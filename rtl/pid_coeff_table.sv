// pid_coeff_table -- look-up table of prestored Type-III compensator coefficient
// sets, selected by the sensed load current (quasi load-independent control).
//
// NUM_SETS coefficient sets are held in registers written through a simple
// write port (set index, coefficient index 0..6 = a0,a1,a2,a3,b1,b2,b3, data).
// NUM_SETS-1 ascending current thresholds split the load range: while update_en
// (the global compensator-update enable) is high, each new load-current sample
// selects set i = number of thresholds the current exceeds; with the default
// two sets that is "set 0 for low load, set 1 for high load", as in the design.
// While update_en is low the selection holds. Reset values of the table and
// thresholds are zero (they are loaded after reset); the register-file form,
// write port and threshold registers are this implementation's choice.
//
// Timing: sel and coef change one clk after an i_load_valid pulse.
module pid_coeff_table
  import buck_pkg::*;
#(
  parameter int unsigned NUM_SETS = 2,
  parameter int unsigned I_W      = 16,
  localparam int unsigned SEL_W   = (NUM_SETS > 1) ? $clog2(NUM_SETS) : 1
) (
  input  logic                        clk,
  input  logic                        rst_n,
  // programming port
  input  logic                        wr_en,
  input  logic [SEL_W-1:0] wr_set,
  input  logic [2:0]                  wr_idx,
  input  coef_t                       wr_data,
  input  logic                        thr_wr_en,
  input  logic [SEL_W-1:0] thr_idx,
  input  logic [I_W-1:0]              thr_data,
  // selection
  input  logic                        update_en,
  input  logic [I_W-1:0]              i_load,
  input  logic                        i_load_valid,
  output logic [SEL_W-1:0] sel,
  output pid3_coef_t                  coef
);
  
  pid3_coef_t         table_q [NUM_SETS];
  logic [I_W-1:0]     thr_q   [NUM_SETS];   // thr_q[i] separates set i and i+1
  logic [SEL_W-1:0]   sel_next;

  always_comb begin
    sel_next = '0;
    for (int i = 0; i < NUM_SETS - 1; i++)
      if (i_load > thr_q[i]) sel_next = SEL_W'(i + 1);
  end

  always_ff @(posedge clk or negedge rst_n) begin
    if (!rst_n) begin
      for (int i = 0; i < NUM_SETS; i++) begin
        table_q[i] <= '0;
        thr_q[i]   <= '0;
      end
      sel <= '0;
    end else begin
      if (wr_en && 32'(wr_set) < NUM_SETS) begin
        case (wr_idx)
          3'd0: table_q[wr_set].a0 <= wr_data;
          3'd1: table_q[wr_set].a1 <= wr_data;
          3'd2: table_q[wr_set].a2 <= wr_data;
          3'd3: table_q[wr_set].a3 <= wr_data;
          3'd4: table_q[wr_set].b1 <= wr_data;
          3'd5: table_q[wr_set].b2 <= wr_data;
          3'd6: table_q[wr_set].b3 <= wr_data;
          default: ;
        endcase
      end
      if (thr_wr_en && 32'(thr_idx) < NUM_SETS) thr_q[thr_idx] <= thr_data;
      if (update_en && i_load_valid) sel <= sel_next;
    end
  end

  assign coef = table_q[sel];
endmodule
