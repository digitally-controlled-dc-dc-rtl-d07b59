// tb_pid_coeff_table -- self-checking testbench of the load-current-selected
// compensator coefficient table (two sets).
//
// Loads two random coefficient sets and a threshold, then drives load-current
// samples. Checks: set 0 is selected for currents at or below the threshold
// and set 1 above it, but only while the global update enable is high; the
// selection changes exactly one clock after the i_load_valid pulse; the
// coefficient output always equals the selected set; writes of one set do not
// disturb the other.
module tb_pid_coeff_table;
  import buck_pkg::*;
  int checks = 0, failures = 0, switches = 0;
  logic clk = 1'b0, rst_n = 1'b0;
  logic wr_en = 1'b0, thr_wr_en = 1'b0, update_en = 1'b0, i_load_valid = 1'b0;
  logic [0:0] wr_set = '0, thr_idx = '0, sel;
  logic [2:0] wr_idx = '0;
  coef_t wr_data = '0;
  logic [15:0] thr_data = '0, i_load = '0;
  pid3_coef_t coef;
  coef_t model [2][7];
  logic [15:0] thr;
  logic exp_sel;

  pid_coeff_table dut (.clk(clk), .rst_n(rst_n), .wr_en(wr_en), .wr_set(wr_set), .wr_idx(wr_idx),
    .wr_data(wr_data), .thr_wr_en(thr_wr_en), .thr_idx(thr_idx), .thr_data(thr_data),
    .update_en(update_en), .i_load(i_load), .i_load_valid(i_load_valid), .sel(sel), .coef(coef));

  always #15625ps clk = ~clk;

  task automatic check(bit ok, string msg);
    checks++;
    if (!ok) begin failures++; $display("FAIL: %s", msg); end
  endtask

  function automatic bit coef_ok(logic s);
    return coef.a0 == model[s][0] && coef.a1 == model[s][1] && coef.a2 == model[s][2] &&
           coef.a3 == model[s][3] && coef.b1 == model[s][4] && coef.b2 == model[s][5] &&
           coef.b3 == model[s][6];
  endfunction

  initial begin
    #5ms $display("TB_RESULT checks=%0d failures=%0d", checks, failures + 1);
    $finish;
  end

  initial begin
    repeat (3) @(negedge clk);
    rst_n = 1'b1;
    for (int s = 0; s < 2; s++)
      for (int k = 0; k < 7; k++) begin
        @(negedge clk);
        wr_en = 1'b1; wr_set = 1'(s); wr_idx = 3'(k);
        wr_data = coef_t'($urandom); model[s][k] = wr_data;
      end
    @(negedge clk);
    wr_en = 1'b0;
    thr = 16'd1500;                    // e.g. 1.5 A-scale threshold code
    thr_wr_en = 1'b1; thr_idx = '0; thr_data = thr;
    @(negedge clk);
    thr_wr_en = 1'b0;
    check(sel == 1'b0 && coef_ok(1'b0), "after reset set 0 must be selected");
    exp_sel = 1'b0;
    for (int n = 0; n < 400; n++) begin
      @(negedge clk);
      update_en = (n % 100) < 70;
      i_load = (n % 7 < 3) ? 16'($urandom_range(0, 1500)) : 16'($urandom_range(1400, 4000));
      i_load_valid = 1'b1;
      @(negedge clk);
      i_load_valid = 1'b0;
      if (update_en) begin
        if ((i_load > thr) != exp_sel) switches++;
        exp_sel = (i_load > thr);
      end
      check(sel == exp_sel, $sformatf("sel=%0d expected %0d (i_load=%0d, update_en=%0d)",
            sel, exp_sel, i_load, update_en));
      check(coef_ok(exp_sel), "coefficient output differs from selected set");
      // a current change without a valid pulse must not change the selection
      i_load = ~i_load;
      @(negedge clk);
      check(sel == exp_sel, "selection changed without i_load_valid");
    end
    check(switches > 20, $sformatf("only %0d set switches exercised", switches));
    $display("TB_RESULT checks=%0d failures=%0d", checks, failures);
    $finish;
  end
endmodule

######

**Work instructions:** Gather and copy every line of the data in which the string "pulse" is found.

**Final answer:**
// Timing: sel and coef change one clk after an i_load_valid pulse.
// selection changes exactly one clock after the i_load_valid pulse; the
      // a current change without a valid pulse must not change the selection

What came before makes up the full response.